I moved into my house this summer.  Checked out the fireplace this fall and noticed a hole that had been covered up by the rack that holds the logs.  Pics attached.  It is 1" high by 1-1/4" wide and goes all the way through the brick (2"?) into dead air space.  Only thing I can figure is that maybe it was for a gas line for fireplace insert.  What are the options for repairing this?  

Update:  I plan to use it 4-5 times each winter for a wood fire (not for heating).  Behind the fireplace is an air space,then the exterior bricks, so I can't get to the back of the hole.


----------



## gpcollen1 (Nov 10, 2011)

Could have been for a gas line ...i guess could have been for a quick and easy fresh air intake for the fireplace too.  Either way, what are you going to do with the fireplace?  use it as is or install a new stove.  If it were mine, I would just fill it with fireplace mortar from the inside and then that or regular mortar fromt he outside.


----------



## Wade A. (Nov 10, 2011)

Yep, a gas line I'd say. Mortar it shut and you'll be good.

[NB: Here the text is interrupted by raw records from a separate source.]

// tb_src_hippi_ctrl - checks the Source HIPPI control against a behavioural
// HIPPI destination, with the data and event FIFOs modelled as queues.
// Checked: REQUEST with the I-Field and the connection handshake; no burst
// until a whole burst is in the FIFO; bursts of 256 words with a short last
// burst at each packet end; every word and its parity in order; LLRC words;
// PACKET framing at the packet-end events; no burst without a READY credit
// (also with only one credit allowed); back-to-back full bursts 259 clocks
// apart (256 words, LLRC, idle, decision); REQUEST dropped and the closing
// toggle raised at connection end.
module tb_src_hippi_ctrl;
  import hippi_pkg::*;

  logic clk = 0, rst_n = 1;
  initial #1 rst_n = 0;
  always #20 clk = ~clk;

  logic        request, connect, ready, packet, burst;
  logic [31:0] data;
  logic [3:0]  parity;
  logic        fifo_rd_en, ev_rd_en, ev_rd_empty, tgl;
  logic [35:0] fifo_rd_data;
  logic [10:0] fifo_rd_count;
  hippi_event_t ev_rd_data;

  src_hippi_ctrl #(.FIFO_DEPTH(1024)) dut (
    .clk, .rst_n, .h_request(request), .h_connect(connect), .h_data(data),
    .h_parity(parity), .h_ready(ready), .h_packet(packet), .h_burst(burst),
    .fifo_rd_en, .fifo_rd_data, .fifo_rd_count,
    .ev_rd_en, .ev_rd_data, .ev_rd_empty, .conn_closed_tgl(tgl));

  hippi_rx_model rx (.clk, .request, .connect, .data, .parity, .ready, .packet, .burst);

  logic [35:0]  fifo [$];
  hippi_event_t evq [$];
  // show-ahead outputs of the modelled FIFOs, refreshed between clock edges
  always @(negedge clk) begin
    fifo_rd_count = 11'(fifo.size());
    fifo_rd_data  = fifo.size() != 0 ? fifo[0] : '0;
    ev_rd_empty   = (evq.size() == 0);
    ev_rd_data    = evq.size() != 0 ? evq[0] : '0;
  end
  always @(posedge clk) begin
    if (fifo_rd_en && fifo.size() != 0) void'(fifo.pop_front());
    if (ev_rd_en && evq.size() != 0) void'(evq.pop_front());
  end

  // credit monitor: bursts started never exceed READYs seen
  int readies = 0, bursts = 0, credit_violations = 0;
  logic p_burst = 0;
  always @(posedge clk) begin
    if (ready) readies++;
    if (burst && !p_burst) begin
      bursts++;
      if (bursts > readies) credit_violations++;
    end
    p_burst <= burst;
    if (!request && !connect) begin readies = 0; bursts = 0; end
  end

  int checks = 0, failures = 0;
  task automatic check(input bit ok, input string what);
    checks++;
    if (!ok) begin failures++; $display("FAIL: %s", what); end
  endtask

  logic [31:0] sent [$];
  int total = 0;
  task automatic push_words(input int n);
    for (int i = 0; i < n; i++) begin
      logic [31:0] w;
      w = 32'hF00D_0000 ^ 32'(total * 13);
      fifo.push_back({byte_parity(w), w});
      sent.push_back(w);
      total++;
    end
  endtask
  task automatic push_ev(input ev_kind_e k, input logic [31:0] idx, input logic [31:0] pl = 0);
    hippi_event_t e;
    e.kind = k; e.index = idx; e.payload = pl;
    evq.push_back(e);
  endtask

  initial begin
    logic t0;
    int bad, blen_bad;
    repeat (3) @(posedge clk);
    rst_n = 1;
    t0 = tgl;
    // ---------------- connection 1 ----------------
    push_ev(EV_CONN_START, 0, 32'h00C0_FFEE);
    repeat (10) @(posedge clk);
    check(request && connect, "REQUEST answered by CONNECT");
    check(rx.ifield == 32'h00C0_FFEE, "I-Field on the bus with REQUEST");
    push_words(100);                        // less than a burst, no event yet
    repeat (40) @(posedge clk);
    check(packet && rx.words.size() == 0, "packet open, no burst before 256 words");
    push_words(500);
    push_ev(EV_PKT_END, 600);
    push_words(40);
    push_ev(EV_PKT_END, 640);
    push_ev(EV_CONN_END, 640);
    while (request) @(posedge clk);
    repeat (5) @(posedge clk);
    check(tgl != t0, "connection-closed toggle");
    check(!connect, "CONNECT dropped");
    check(rx.words.size() == 640, $sformatf("640 words sent (%0d)", rx.words.size()));
    bad = 0;
    foreach (rx.words[i]) if (rx.words[i] != sent[i]) bad++;
    check(bad == 0, $sformatf("word order and values (%0d wrong)", bad));
    check(rx.par_err == 0 && rx.llrc_err == 0, "parity and LLRC correct");
    check(rx.burst_len.size() == 4 && rx.burst_len[0] == 256 && rx.burst_len[1] == 256 &&
          rx.burst_len[2] == 88 && rx.burst_len[3] == 40, "burst lengths 256,256,88,40");
    check(rx.pkt_end_at.size() == 2 && rx.pkt_end_at[0] == 600 && rx.pkt_end_at[1] == 640,
          "packet ends after words 600 and 640");
    check(rx.burst_start[1] - rx.burst_start[0] == 259,
          $sformatf("full bursts 259 clocks apart (%0d)", rx.burst_start[1] - rx.burst_start[0]));

    // ---------------- connection 2: one credit at a time ----------------
    rx.max_credit = 1;
    rx.words.delete(); rx.burst_len.delete(); rx.burst_start.delete(); rx.pkt_end_at.delete();
    sent.delete(); total = 0;
    push_ev(EV_CONN_START, 0, 32'h0000_0002);
    push_words(1000);
    push_ev(EV_PKT_END, 1000);
    push_ev(EV_CONN_END, 1000);
    repeat (5) @(posedge clk);
    while (request) @(posedge clk);
    repeat (5) @(posedge clk);
    check(rx.words.size() == 1000, "connection 2: 1000 words");
    bad = 0;
    foreach (rx.words[i]) if (rx.words[i] != sent[i]) bad++;
    check(bad == 0, "connection 2: words");
    check(rx.burst_len.size() == 4 && rx.burst_len[3] == 232, "connection 2: bursts");
    check(rx.burst_start[1] - rx.burst_start[0] > 259, "connection 2: waits for each READY");
    check(credit_violations == 0, "no burst without a READY credit");
    check(rx.conns == 2 && rx.conn_ends == 2, "two connections opened and closed");
    $display("TB_RESULT checks=%0d failures=%0d", checks, failures);
    $finish;
  end

  initial begin
    repeat (20000) @(posedge clk);
    failures++;
    $display("FAIL: watchdog");
    $display("TB_RESULT checks=%0d failures=%0d", checks, failures);
    $finish;
  end
endmodule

But, what is with the floor vent? To me, that is much more of an issue than that little hole. Is that an ash dump, an outside air intake, downdraft vent for the gas logs... what?


----------



## begreen (Nov 11, 2011)

Do some investigation and find out the make and model of this prefab to confirm it and the flue system is meant for wood. It probably is, but this is no place for uncertainty.


----------



## raybonz (Nov 11, 2011)

BeGreen said:
			
		

> Do some investigation and find out the make and model of this prefab to confirm it and the flue system is meant for wood. It probably is, but this is no place for uncertainty.

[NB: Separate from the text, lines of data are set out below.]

// sync2 - two-flop synchroniser for a single level signal entering a clock
// domain. Output follows the input two clock edges later; reset clears it.
// The boards need it where a level or toggle crosses between the PCI and
// HIPPI clocks; the circuit itself is a standard choice of this design.
module sync2 (
  input  logic clk,
  input  logic rst_n,
  input  logic d,
  output logic q
);
  logic s1;
  always_ff @(posedge clk or negedge rst_n) begin
    if (!rst_n) begin
      s1 <= 1'b0;
      q  <= 1'b0;
    end else begin
      s1 <= d;
      q  <= s1;
    end
  end
endmodule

+1 Good point BG I never considered that possibility! 

Ray


----------



## co_tim (Nov 15, 2011)

ploughboy said:
			
		

> But, what is with the floor vent? To me, that is much more of an issue than that little hole. Is that an ash dump, an outside air intake, downdraft vent for the gas logs... what?


It's just a steel ash bucket, surrounded by fireplace bricks.  Does not vent to anywhere.


----------



## co_tim (Nov 15, 2011)

BeGreen said:
			
		

> Do some investigation and find out the make and model of this prefab to confirm it and the flue system is meant for wood. It probably is, but this is no place for uncertainty.


There is a fireplace just like this one in the basement that does not have a gas line or hole.  The house is from 1962.


----------